• [Exercise brief]:
Whenever a line in the data below includes the string "clears", copy it out.
[Start of section]
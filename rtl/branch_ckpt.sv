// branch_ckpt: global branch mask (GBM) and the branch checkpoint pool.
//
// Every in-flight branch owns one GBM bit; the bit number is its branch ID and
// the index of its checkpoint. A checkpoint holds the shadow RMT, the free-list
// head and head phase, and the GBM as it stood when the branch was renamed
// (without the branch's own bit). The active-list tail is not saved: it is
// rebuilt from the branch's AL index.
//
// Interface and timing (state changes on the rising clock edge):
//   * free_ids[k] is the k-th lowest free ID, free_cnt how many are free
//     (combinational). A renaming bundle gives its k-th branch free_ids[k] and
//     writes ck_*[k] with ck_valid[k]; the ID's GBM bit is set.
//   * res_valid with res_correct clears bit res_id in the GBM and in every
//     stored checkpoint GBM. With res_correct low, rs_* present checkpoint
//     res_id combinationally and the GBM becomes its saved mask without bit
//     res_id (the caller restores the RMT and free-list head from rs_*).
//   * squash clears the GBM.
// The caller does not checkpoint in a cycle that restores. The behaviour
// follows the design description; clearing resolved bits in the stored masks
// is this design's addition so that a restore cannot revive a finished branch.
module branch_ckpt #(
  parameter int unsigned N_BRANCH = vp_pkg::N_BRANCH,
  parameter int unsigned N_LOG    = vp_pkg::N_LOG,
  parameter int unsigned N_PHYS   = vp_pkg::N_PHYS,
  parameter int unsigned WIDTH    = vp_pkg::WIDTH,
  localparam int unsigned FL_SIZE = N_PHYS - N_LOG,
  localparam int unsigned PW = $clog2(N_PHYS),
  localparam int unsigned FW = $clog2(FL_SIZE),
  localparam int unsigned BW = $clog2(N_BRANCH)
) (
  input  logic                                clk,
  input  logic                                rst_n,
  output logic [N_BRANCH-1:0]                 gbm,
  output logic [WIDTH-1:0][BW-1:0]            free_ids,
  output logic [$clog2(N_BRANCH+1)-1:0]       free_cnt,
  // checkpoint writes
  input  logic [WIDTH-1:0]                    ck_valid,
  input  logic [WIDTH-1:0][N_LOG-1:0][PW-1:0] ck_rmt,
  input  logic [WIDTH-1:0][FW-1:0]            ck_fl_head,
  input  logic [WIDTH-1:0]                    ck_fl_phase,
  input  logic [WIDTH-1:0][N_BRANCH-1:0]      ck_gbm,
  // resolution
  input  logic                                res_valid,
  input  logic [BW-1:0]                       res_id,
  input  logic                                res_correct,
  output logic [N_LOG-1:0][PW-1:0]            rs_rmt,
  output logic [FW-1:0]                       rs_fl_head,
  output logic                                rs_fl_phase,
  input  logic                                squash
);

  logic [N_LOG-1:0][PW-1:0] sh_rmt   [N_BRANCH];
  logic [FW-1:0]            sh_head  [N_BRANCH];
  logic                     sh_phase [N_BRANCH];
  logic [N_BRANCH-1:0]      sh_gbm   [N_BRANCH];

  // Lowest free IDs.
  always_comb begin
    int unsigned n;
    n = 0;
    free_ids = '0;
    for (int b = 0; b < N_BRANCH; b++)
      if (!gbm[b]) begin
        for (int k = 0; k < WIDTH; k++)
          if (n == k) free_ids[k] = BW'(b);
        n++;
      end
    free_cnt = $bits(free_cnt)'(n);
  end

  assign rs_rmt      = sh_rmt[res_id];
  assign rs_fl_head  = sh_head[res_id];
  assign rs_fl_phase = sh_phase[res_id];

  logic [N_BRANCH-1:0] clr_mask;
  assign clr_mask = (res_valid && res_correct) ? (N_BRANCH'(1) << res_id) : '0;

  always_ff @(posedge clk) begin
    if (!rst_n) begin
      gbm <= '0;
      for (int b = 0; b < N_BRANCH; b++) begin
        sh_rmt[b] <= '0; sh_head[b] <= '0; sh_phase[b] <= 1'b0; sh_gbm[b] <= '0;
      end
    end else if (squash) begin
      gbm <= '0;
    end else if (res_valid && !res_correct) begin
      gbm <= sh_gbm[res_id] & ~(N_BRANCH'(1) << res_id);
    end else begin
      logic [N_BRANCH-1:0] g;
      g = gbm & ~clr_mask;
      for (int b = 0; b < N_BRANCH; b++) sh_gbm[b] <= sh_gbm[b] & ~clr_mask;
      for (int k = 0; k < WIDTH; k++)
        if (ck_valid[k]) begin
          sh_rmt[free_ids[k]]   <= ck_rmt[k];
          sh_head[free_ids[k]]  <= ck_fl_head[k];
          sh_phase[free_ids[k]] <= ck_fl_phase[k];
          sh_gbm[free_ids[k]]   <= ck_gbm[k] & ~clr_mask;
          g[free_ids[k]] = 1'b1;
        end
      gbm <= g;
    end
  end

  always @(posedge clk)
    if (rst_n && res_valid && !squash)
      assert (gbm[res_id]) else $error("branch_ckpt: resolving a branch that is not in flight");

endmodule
[End of section]
[Start of section]
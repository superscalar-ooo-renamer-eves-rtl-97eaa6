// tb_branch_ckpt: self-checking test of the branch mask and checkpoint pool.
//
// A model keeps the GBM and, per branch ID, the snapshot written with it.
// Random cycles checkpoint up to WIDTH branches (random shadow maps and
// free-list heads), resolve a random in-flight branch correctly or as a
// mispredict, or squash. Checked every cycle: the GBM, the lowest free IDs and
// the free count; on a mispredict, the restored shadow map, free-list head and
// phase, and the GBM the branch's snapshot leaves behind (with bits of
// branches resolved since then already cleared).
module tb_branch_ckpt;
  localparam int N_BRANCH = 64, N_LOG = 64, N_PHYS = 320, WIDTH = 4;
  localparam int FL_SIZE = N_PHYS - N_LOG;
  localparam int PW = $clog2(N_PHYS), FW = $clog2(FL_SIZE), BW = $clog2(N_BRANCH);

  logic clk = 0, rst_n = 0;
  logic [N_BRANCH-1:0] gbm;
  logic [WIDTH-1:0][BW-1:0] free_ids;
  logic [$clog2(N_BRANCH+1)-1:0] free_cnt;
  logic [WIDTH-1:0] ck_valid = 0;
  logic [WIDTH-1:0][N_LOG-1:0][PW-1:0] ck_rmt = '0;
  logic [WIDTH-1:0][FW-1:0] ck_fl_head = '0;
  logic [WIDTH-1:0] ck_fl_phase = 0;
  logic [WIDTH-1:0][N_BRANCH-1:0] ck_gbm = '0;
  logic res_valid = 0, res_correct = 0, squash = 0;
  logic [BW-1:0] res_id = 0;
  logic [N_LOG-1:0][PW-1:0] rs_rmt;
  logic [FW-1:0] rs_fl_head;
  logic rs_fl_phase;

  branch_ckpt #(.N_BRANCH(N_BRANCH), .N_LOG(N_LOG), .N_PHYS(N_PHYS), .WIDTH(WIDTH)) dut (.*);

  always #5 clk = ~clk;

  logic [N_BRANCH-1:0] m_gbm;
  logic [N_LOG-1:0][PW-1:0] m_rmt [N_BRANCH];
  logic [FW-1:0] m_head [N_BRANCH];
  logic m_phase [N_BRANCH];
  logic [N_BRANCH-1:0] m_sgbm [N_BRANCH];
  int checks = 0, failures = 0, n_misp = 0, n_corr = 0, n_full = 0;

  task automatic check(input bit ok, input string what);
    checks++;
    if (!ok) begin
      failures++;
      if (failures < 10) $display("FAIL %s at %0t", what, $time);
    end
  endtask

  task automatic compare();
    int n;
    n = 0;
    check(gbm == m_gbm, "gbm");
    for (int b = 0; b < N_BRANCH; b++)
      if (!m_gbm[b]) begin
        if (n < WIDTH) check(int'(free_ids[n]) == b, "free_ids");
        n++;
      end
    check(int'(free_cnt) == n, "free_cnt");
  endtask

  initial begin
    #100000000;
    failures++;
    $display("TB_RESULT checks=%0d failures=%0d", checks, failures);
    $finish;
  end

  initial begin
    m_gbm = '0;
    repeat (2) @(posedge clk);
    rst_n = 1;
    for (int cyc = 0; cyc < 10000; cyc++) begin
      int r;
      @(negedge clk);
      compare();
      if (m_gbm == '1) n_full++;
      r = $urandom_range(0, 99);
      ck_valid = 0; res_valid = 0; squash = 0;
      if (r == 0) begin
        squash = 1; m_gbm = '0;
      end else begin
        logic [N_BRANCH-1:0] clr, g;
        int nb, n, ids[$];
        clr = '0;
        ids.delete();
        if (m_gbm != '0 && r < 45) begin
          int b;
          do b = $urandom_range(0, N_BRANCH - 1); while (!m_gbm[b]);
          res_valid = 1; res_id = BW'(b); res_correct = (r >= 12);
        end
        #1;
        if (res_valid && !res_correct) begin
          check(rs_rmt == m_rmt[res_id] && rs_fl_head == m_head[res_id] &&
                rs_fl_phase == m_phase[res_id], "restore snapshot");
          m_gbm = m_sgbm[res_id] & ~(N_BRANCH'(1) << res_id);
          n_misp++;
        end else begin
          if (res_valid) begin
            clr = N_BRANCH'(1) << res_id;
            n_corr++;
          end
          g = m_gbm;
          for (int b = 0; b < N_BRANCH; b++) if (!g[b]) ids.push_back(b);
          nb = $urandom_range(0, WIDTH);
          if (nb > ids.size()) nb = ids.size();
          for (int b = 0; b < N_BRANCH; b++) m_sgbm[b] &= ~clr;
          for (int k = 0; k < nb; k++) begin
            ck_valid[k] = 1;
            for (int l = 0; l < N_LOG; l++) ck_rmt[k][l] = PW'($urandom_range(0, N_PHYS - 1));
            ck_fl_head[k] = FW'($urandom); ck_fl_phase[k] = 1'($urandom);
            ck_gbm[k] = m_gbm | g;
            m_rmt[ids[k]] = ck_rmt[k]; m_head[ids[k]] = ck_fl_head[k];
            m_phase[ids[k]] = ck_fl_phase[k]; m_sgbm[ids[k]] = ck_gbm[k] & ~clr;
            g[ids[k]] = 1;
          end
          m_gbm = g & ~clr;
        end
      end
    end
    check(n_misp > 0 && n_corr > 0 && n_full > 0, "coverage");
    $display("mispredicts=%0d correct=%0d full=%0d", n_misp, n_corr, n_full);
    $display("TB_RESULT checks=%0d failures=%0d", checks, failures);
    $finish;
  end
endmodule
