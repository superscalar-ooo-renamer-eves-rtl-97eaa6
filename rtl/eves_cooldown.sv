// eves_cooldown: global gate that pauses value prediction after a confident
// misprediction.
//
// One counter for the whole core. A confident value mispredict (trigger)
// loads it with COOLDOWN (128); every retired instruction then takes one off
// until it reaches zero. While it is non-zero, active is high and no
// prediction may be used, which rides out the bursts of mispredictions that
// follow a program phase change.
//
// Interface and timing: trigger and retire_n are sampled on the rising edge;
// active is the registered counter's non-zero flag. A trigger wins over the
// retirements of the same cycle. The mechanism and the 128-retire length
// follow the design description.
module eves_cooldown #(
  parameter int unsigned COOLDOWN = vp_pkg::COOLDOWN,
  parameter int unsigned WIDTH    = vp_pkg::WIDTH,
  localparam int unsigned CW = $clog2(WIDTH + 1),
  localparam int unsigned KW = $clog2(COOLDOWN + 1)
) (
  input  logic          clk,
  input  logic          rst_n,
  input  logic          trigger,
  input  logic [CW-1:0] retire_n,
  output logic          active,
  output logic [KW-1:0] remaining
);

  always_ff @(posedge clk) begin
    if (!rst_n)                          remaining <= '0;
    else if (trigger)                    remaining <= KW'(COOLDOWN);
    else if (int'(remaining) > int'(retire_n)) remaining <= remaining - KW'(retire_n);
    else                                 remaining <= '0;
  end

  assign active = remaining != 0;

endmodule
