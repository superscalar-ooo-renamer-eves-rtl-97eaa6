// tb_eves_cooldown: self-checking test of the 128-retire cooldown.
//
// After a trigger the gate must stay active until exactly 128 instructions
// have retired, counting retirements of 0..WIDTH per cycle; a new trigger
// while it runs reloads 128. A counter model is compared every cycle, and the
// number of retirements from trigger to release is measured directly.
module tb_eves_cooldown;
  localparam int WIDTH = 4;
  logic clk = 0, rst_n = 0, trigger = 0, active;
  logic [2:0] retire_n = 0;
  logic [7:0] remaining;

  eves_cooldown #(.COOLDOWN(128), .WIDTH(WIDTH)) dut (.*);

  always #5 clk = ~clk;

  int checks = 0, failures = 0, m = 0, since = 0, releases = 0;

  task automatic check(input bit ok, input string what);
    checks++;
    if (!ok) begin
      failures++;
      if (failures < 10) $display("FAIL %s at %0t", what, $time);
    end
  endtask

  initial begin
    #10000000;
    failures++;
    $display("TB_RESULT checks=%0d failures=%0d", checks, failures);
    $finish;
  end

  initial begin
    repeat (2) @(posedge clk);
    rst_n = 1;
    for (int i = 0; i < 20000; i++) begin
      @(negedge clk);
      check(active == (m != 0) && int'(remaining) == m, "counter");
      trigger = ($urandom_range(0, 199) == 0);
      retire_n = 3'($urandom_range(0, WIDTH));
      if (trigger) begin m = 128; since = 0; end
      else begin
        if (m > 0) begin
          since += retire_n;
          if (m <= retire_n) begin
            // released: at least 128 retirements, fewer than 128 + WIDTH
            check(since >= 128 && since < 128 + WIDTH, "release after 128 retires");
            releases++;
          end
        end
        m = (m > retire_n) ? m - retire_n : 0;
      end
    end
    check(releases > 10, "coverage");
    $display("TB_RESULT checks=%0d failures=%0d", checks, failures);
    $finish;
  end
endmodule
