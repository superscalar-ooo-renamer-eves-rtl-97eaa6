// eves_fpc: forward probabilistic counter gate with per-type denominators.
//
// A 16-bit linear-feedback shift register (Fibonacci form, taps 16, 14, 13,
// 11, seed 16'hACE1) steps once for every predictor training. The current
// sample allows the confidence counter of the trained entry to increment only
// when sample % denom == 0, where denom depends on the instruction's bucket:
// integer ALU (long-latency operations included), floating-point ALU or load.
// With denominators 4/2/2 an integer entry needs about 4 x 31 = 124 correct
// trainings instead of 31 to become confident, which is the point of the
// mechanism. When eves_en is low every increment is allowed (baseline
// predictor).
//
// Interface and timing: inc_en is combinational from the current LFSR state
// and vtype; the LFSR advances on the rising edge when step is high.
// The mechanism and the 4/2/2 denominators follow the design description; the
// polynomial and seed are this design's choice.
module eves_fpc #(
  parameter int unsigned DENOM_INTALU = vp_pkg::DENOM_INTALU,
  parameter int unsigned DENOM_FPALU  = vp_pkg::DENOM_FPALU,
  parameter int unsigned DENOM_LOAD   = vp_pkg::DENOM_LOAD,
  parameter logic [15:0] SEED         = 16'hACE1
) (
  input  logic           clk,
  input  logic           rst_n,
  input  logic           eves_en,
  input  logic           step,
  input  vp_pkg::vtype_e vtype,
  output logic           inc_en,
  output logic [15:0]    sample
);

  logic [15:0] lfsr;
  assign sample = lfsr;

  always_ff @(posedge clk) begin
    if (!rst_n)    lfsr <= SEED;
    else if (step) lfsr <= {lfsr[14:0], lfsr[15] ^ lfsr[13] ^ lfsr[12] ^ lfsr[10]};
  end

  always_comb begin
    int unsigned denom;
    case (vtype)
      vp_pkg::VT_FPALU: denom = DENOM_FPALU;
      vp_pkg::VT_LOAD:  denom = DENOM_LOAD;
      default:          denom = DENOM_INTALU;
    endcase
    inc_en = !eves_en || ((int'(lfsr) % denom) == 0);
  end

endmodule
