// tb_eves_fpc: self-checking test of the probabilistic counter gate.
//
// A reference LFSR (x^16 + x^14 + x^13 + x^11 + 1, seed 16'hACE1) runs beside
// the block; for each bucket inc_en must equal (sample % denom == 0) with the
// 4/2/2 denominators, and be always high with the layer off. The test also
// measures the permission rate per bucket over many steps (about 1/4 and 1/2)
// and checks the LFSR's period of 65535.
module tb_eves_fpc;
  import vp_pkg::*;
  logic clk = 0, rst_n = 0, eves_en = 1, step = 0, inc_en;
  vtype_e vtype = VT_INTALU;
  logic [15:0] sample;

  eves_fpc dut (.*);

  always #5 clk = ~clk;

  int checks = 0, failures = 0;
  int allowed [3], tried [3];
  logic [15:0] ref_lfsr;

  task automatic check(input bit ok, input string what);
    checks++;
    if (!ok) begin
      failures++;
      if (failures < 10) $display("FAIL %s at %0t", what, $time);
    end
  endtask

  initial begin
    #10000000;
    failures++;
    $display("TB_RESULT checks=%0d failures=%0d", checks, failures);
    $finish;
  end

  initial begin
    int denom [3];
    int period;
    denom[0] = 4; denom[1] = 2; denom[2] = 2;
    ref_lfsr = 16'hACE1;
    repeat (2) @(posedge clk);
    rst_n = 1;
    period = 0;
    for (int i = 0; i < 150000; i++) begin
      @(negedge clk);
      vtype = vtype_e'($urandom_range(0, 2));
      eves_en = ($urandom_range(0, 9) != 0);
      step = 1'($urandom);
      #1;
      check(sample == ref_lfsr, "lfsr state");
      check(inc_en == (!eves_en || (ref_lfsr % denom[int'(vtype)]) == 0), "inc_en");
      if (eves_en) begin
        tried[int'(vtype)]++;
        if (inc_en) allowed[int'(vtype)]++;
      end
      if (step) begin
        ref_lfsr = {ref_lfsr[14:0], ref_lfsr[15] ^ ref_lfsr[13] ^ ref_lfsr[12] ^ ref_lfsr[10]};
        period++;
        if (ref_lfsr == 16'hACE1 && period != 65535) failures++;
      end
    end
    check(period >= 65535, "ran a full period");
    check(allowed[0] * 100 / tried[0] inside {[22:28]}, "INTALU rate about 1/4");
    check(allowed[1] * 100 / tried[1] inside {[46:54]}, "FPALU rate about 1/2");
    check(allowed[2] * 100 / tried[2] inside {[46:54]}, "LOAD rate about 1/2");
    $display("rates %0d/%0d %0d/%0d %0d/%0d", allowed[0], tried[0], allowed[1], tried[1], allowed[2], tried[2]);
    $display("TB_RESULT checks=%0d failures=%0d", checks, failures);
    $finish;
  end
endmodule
[End of section]
• [Output of the exercise]:
//   * res_valid with res_correct clears bit res_id in the GBM and in every
//   * squash clears the GBM.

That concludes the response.